A pile of rubble from the crash was radioactive, but the EPA rep said "oh... it's probably depleted uranium... it's not a health hazard unless you breathe it". Firefighters, Pentagon personel, and communities nearby DID BREATHE IT. There was no followup investigation, and what about the World Trade Center in NY? Radiation almost never gets into the media. It is a taboo subject.
From: "Dr. H. D. Sharma"
[Physicist]
It does not matter whether the planes that hit the World-Trade Towers and the Pentagon have DU or not as long as DU does not catch fire. If DU catches fire -- most likely it will just like in the case of the El-Al plane that caught fire outside Amsterdam (Netherland), it will form aerosols of uranium dioxide. Inhalation of the aerosols can be harmful to human health depending on the quantity inhaled.
The presence of aerosols can be checked with the help of a simple radiation survey meter. Such meters are readily available and the site near the Towers should be checked for gamma-ray emitters as soon as possible. If you do not see any radiation from adioisotopes of thorium-234 and protoactinium-234, you are fairly certain that no DU has become airborne and it is unlikely to be harmful to human health.
Hari Sharma.
Even a few responsible members of the health physics community have questioned tritium's use in exit signs, and alternatives are being developed. On 9-11, hundreds of tritium exit signs were pulverized when the Twin Towers collapsed. The dust was also toxic with asbestos and other pollutants, as well as radioactive so-called "depleted" uranium (and more tritium) from the airplanes. Thousands of 9-11 emergency workers now suffer from lung problems. A 14-year-old boy had a temper tantrum and smashed ONE tritium-laced exit sign at a child care center. The hazardous waste cleanup cost taxpayers a quarter of a million dollars.

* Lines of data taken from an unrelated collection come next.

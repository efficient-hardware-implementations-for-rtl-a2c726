// Testbench of the digit-serial modular adder/subtractor, W = 16 and W = 112.
// Random and corner-case operands (0, 1, p-1) are added and subtracted and
// compared with the reference; the latency must be 448/W + 1 cycles.
module tb_fp_addsub_serial;
  import c448_ref_pkg::*;
  logic clk = 0, rst_n = 0;
  always #5 clk = ~clk;
  int checks = 0, failures = 0;

  logic          start, op_sub;
  logic [447:0]  a, b;
  logic          done16, done112;
  logic [447:0]  c16, c112;

  fp_addsub_serial #(.W(16))  dut16  (.clk, .rst_n, .start, .op_sub, .a, .b, .done(done16),  .c(c16));
  fp_addsub_serial #(.W(112)) dut112 (.clk, .rst_n, .start, .op_sub, .a, .b, .done(done112), .c(c112));

  initial begin
    repeat (200000) @(posedge clk);
    failures++;
    $display("TB_RESULT checks=%0d failures=%0d", checks, failures);
    $finish;
  end

  task automatic run(input logic sub, input logic [447:0] x, input logic [447:0] y);
    logic [447:0] exp;
    int n16, n112, n;
    exp = sub ? fsub(x, y) : fadd(x, y);
    @(negedge clk); start = 1; op_sub = sub; a = x; b = y;
    @(negedge clk); start = 0;
    n = 1; n16 = -1; n112 = -1;
    while (n16 < 0 || n112 < 0) begin
      if (done16  && n16  < 0) begin n16  = n; checks++; if (c16  !== exp) begin failures++; $display("FAIL W16 sub=%0d", sub); end end
      if (done112 && n112 < 0) begin n112 = n; checks++; if (c112 !== exp) begin failures++; $display("FAIL W112 sub=%0d", sub); end end
      @(negedge clk); n++;
    end
    checks += 2;
    if (n16 != 29) begin failures++; $display("FAIL latency16 %0d", n16); end
    if (n112 != 5) begin failures++; $display("FAIL latency112 %0d", n112); end
  endtask

  initial begin
    logic [447:0] corner [4];
    start = 0; op_sub = 0; a = '0; b = '0;
    corner[0] = '0; corner[1] = 448'd1; corner[2] = P - 448'd1; corner[3] = P - 448'd2;
    repeat (3) @(negedge clk);
    rst_n = 1;
    for (int i = 0; i < 4; i++)
      for (int j = 0; j < 4; j++) begin
        run(0, corner[i], corner[j]);
        run(1, corner[i], corner[j]);
      end
    for (int t = 0; t < 300; t++) begin
      run(0, randfe(), randfe());
      run(1, randfe(), randfe());
    end
    $display("TB_RESULT checks=%0d failures=%0d", checks, failures);
    $finish;
  end
endmodule
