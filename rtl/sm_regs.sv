// Control and status registers seen by the ARM processor.
//
// A 32-bit Avalon-MM agent with word addresses, zero wait states (readdata is
// combinational from address in the read cycle, waitrequest always low):
//   0 CTRL      write 1 to bit 0 to start a sketch check (self-clearing)
//   1 STATUS    bit 0 check busy, bit 1 result valid, bit 2 SDRAM ready
//   2 FB_BASE   word address of the frame shown on the VGA port (R/W)
//   3 REF_BASE  word address of the reference frame (R/W)
//   4 STU_BASE  word address of the student's frame (R/W)
//   5 RESULT    bits 6:0 score, bits 10:8 grade (0 = A ... 4 = F)
//   6 MATCHED   7 REF_COUNT   8 PENALTY   9 MISMATCH   10 UNDERRUNS
// Other addresses read as zero. result_valid is set when a check finishes
// and cleared when the next one starts.
//
// The document connects the processor to the FPGA through its bridges but
// does not define a register map: the map and the reset values (the student
// draws in frame 0, which is also displayed; the reference is in bank 1, 0x800000 words
// further on, so the checker's alternating reads hit open rows) are this design's choices.
module sm_regs
  import sm_pkg::*;
#(
  parameter logic [AVL_AW-1:0] FB_BASE_RESET  = '0,
  parameter logic [AVL_AW-1:0] REF_BASE_RESET = AVL_AW'(32'h0080_0000),
  parameter logic [AVL_AW-1:0] STU_BASE_RESET = '0
) (
  input  logic              clk,
  input  logic              rst_n,
  input  logic [3:0]        address,
  input  logic              read,
  input  logic              write,
  input  logic [31:0]       writedata,
  output logic [31:0]       readdata,
  output logic              waitrequest,
  // to the design
  output logic              check_start,
  output logic [AVL_AW-1:0] fb_base,
  output logic [AVL_AW-1:0] ref_base,
  output logic [AVL_AW-1:0] stu_base,
  output logic              result_valid,
  // from the design
  input  logic              check_busy,
  input  logic              check_done,
  input  logic              sdram_ready,
  input  logic [6:0]        score,
  input  grade_t            grade,
  input  logic [31:0]       matched,
  input  logic [31:0]       ref_count,
  input  logic [31:0]       penalty,
  input  logic [31:0]       mismatch,
  input  logic [31:0]       underruns
);
  assign waitrequest = 1'b0;

  always_ff @(posedge clk or negedge rst_n) begin
    if (!rst_n) begin
      check_start  <= 1'b0;
      fb_base      <= FB_BASE_RESET;
      ref_base     <= REF_BASE_RESET;
      stu_base     <= STU_BASE_RESET;
      result_valid <= 1'b0;
    end else begin
      check_start <= write && address == 4'd0 && writedata[0] && !check_busy;
      if (write) begin
        unique case (address)
          4'd2: fb_base  <= writedata[AVL_AW-1:0];
          4'd3: ref_base <= writedata[AVL_AW-1:0];
          4'd4: stu_base <= writedata[AVL_AW-1:0];
          default: ;
        endcase
      end
      if (check_start)     result_valid <= 1'b0;
      else if (check_done) result_valid <= 1'b1;
    end
  end

  always_comb begin
    readdata = '0;
    if (read) begin
      unique case (address)
        4'd1:  readdata = {29'd0, sdram_ready, result_valid, check_busy};
        4'd2:  readdata = 32'(fb_base);
        4'd3:  readdata = 32'(ref_base);
        4'd4:  readdata = 32'(stu_base);
        4'd5:  readdata = {21'd0, grade, 1'b0, score};
        4'd6:  readdata = matched;
        4'd7:  readdata = ref_count;
        4'd8:  readdata = penalty;
        4'd9:  readdata = mismatch;
        4'd10: readdata = underruns;
        default: readdata = '0;
      endcase
    end
  end
endmodule
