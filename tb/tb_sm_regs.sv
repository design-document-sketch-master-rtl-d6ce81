// Self-checking testbench of the processor register block: reset values,
// base-address write/read-back, the one-cycle check start pulse (and that it
// is refused while a check is busy), the result-valid flag, and read-back of
// every status and result register.
module tb_sm_regs;
  import sm_pkg::*;

  logic clk = 0, rst_n = 0;
  always #5 clk = ~clk;

  logic [3:0]  address;
  logic        read, write, waitrequest;
  logic [31:0] writedata, readdata;
  logic        check_start, result_valid;
  logic [AVL_AW-1:0] fb_base, ref_base, stu_base;
  logic        check_busy, check_done, sdram_ready;
  logic [6:0]  score;
  grade_t      grade;
  logic [31:0] matched, ref_count, penalty, mismatch, underruns;

  sm_regs dut (.*);

  int checks = 0, failures = 0, starts = 0;
  task automatic check(bit ok, string what);
    checks++;
    if (!ok) begin failures++; if (failures < 10) $display("FAIL: %s", what); end
  endtask

  always @(posedge clk) if (check_start) starts++;

  initial begin
    repeat (2000) @(posedge clk);
    failures++;
    $display("watchdog expired");
    $display("TB_RESULT checks=%0d failures=%0d", checks, failures);
    $finish;
  end

  task automatic wr(int a, logic [31:0] d);
    @(negedge clk); address = 4'(a); write = 1; writedata = d;
    @(negedge clk); write = 0;
  endtask
  task automatic rd(int a, output logic [31:0] d);
    @(negedge clk); address = 4'(a); read = 1;
    #1 d = readdata;
    check(!waitrequest, "no wait states");
    @(negedge clk); read = 0;
  endtask

  initial begin
    logic [31:0] d;
    address = 0; read = 0; write = 0; writedata = 0;
    check_busy = 0; check_done = 0; sdram_ready = 1; score = 7'd87; grade = GRADE_B;
    matched = 111; ref_count = 222; penalty = 33; mismatch = 44; underruns = 5;
    repeat (3) @(posedge clk);
    rst_n = 1;
    rd(2, d); check(d == 0, "FB_BASE reset");
    rd(3, d); check(d == 32'h800000, "REF_BASE reset");
    rd(4, d); check(d == 0, "STU_BASE reset");
    wr(2, 32'h12345); wr(3, 32'h0ABCDE); wr(4, 32'h1FFFFFF);
    rd(2, d); check(d == 32'h12345 && fb_base == 25'h12345, "FB_BASE");
    rd(3, d); check(d == 32'h0ABCDE && ref_base == 25'h0ABCDE, "REF_BASE");
    rd(4, d); check(d == 32'h1FFFFFF && stu_base == 25'h1FFFFFF, "STU_BASE");
    rd(1, d); check(d == 32'b100, "STATUS idle, no result, SDRAM ready");
    wr(0, 1);
    repeat (2) @(posedge clk);
    #1 check(starts == 1, "start pulse");
    check_busy = 1;
    wr(0, 1);
    repeat (2) @(posedge clk);
    #1 check(starts == 1, "start refused while busy");
    rd(1, d); check(d == 32'b101, "STATUS busy");
    @(negedge clk); check_done = 1; check_busy = 0; @(negedge clk); check_done = 0;
    check(result_valid, "result valid after done");
    rd(1, d); check(d == 32'b110, "STATUS result valid");
    rd(5, d); check(d == {21'd0, 3'd1, 1'b0, 7'd87}, "RESULT");
    rd(6, d); check(d == 111, "MATCHED");
    rd(7, d); check(d == 222, "REF_COUNT");
    rd(8, d); check(d == 33, "PENALTY");
    rd(9, d); check(d == 44, "MISMATCH");
    rd(10, d); check(d == 5, "UNDERRUNS");
    rd(12, d); check(d == 0, "unused address");
    wr(0, 1);
    repeat (2) @(posedge clk);
    #1 check(starts == 2 && !result_valid, "new start clears result valid");
    $display("TB_RESULT checks=%0d failures=%0d", checks, failures);
    $finish;
  end
endmodule
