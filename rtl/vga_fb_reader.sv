// Frame-buffer scan-out for the VGA port.
//
// The frame buffer is 640 x 480 bytes in SDRAM, one 4:2:2 RGB pixel per byte,
// two pixels per 16-bit word (left pixel in the low byte), rows stored one
// after another from fb_base. While line y is on screen, this block reads
// line y+1 (line 0 during the last blanking line of a frame) over its Avalon
// host port into the other half of a two-line ping-pong buffer (line L lives
// in half L[0]). The display
// side reads the buffer at the raster position from vga_timing, expands the
// byte to 8 bits per channel and registers the DAC and sync outputs.
//
// Interface: pix_ce/hcount/vcount/active/hsync_n/vsync_n/line_start come from
// vga_timing. The Avalon host issues one read at a time and holds it until
// waitrequest drops. fetch_busy is high while a line fetch runs. underruns
// counts lines whose fetch was not finished when the line began to be
// displayed (such a line shows stale data).
//
// Timing: the outputs are one pixel behind the counters, sync included, so
// they stay aligned. fb_base is sampled at the start of each frame. Line
// buffering and the ping-pong scheme are this design's choice; the document
// fixes the frame size, the pixel format and that the frame buffer is read
// from SDRAM and shown by raster scan.
module vga_fb_reader
  import sm_pkg::*;
#(
  parameter int unsigned H_ACTIVE = FRAME_W,
  parameter int unsigned V_ACTIVE = FRAME_H,
  parameter int unsigned V_TOTAL  = 525
) (
  input  logic              clk,
  input  logic              rst_n,
  input  logic [AVL_AW-1:0] fb_base,
  // raster from vga_timing
  input  logic              pix_ce,
  input  logic [10:0]       hcount,
  input  logic [10:0]       vcount,
  input  logic              active,
  input  logic              hsync_n,
  input  logic              vsync_n,
  input  logic              line_start,
  // Avalon-MM host
  output avl_req_t          avl_req,
  input  avl_rsp_t          avl_rsp,
  // VGA DAC
  output logic [7:0]        vga_r,
  output logic [7:0]        vga_g,
  output logic [7:0]        vga_b,
  output logic              vga_hs,
  output logic              vga_vs,
  output logic              vga_blank_n,
  output logic              vga_sync_n,
  // status
  output logic              fetch_busy,   // a line fetch is in progress
  output logic [31:0]       underruns
);
  localparam int unsigned WPL = H_ACTIVE / 2;          // words per line
  localparam int unsigned WW  = $clog2(WPL);

  logic [15:0]       linebuf [2][WPL];
  logic              fetching;
  logic [10:0]       fetch_line;
  logic [WW-1:0]     fetch_word;
  logic [AVL_AW-1:0] fetch_addr;
  logic [AVL_AW-1:0] frame_base;
  logic [10:0]       done_line;
  logic              done_valid;
  logic [10:0]       next_line;   // line about to be displayed
  logic [10:0]       ahead_line;  // line to fetch while next_line is shown

  assign next_line  = (vcount == 11'(V_TOTAL - 1)) ? 11'd0 : vcount + 11'd1;
  assign ahead_line = (next_line == 11'(V_TOTAL - 1)) ? 11'd0 : next_line + 11'd1;

  // Fetch engine. A fetch that is due while the previous one is still
  // running (the display is already late) waits for the read in flight to
  // complete, as the bus rules require, and then replaces it.
  logic        pend;
  logic [10:0] pend_line;
  logic        start_req, can_start;
  logic [10:0] start_line;

  assign start_req  = pend || (line_start && ahead_line < 11'(V_ACTIVE));
  assign start_line = (line_start && ahead_line < 11'(V_ACTIVE)) ? ahead_line : pend_line;
  assign can_start  = !fetching || !avl_rsp.waitrequest;

  always_ff @(posedge clk or negedge rst_n) begin
    if (!rst_n) begin
      fetching   <= 1'b0;
      fetch_line <= '0;
      fetch_word <= '0;
      fetch_addr <= '0;
      frame_base <= '0;
      done_line  <= '0;
      done_valid <= 1'b0;
      pend       <= 1'b0;
      pend_line  <= '0;
    end else begin
      if (fetching && !avl_rsp.waitrequest) begin
        fetch_addr <= fetch_addr + 1'b1;
        if (fetch_word == WW'(WPL - 1)) begin
          fetching   <= 1'b0;
          done_line  <= fetch_line;
          done_valid <= 1'b1;
        end else begin
          fetch_word <= fetch_word + 1'b1;
        end
      end
      if (start_req && can_start) begin
        pend       <= 1'b0;
        fetching   <= 1'b1;
        fetch_line <= start_line;
        fetch_word <= '0;
        if (start_line == 0) begin
          frame_base <= fb_base;
          fetch_addr <= fb_base;
        end else begin
          fetch_addr <= frame_base + AVL_AW'(start_line) * AVL_AW'(WPL);
        end
      end else if (start_req) begin
        pend      <= 1'b1;
        pend_line <= start_line;
      end
    end
  end

  always_ff @(posedge clk) begin
    if (fetching && !avl_rsp.waitrequest)
      linebuf[fetch_line[0]][fetch_word] <= avl_rsp.readdata;
  end

  assign fetch_busy = fetching;

  always_comb begin
    avl_req            = AVL_REQ_IDLE;
    avl_req.read       = fetching;
    avl_req.address    = fetch_addr;
    avl_req.byteenable = '1;
  end

  // Underrun: a visible line starts before its data is complete.
  always_ff @(posedge clk or negedge rst_n) begin
    if (!rst_n) underruns <= '0;
    else if (line_start && next_line < 11'(V_ACTIVE) &&
             !(done_valid && done_line == next_line))
      underruns <= underruns + 32'd1;
  end

  // Display pipeline: one pixel stage.
  logic [15:0] word;
  logic [7:0]  pix;
  rgb888_t     rgb;
  assign word = linebuf[vcount[0]][hcount[WW:1]];   // hcount[10] is 0 when active
  assign pix  = hcount[0] ? word[15:8] : word[7:0];
  assign rgb  = expand_pixel(pix);

  always_ff @(posedge clk or negedge rst_n) begin
    if (!rst_n) begin
      vga_r       <= '0;
      vga_g       <= '0;
      vga_b       <= '0;
      vga_hs      <= 1'b1;
      vga_vs      <= 1'b1;
      vga_blank_n <= 1'b0;
    end else if (pix_ce) begin
      vga_r       <= active ? rgb.r : 8'h00;
      vga_g       <= active ? rgb.g : 8'h00;
      vga_b       <= active ? rgb.b : 8'h00;
      vga_hs      <= hsync_n;
      vga_vs      <= vsync_n;
      vga_blank_n <= active;
    end
  end

  // Sync-on-green is not used.
  assign vga_sync_n = 1'b0;

  // Avalon rule: a stalled read stays unchanged until it completes.
  property p_req_stable;
    @(posedge clk) disable iff (!rst_n)
      (avl_req.read && avl_rsp.waitrequest) |=> $stable(avl_req);
  endproperty
  a_req_stable: assert property (p_req_stable);

endmodule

Tritium is used in a wide variety of consumer products such as illuminated watches, thermostat dials, and exit signs. Both the natural and human sources contribute to a worldwide background level of tritium.
Originally posted by Zaphod58
And do you have any idea how many NORMAL things in your life have small amounts of tritium in them? Or how much radiation? Smoke alarms for one (and I'm pretty sure there were a few of those around that got smashed).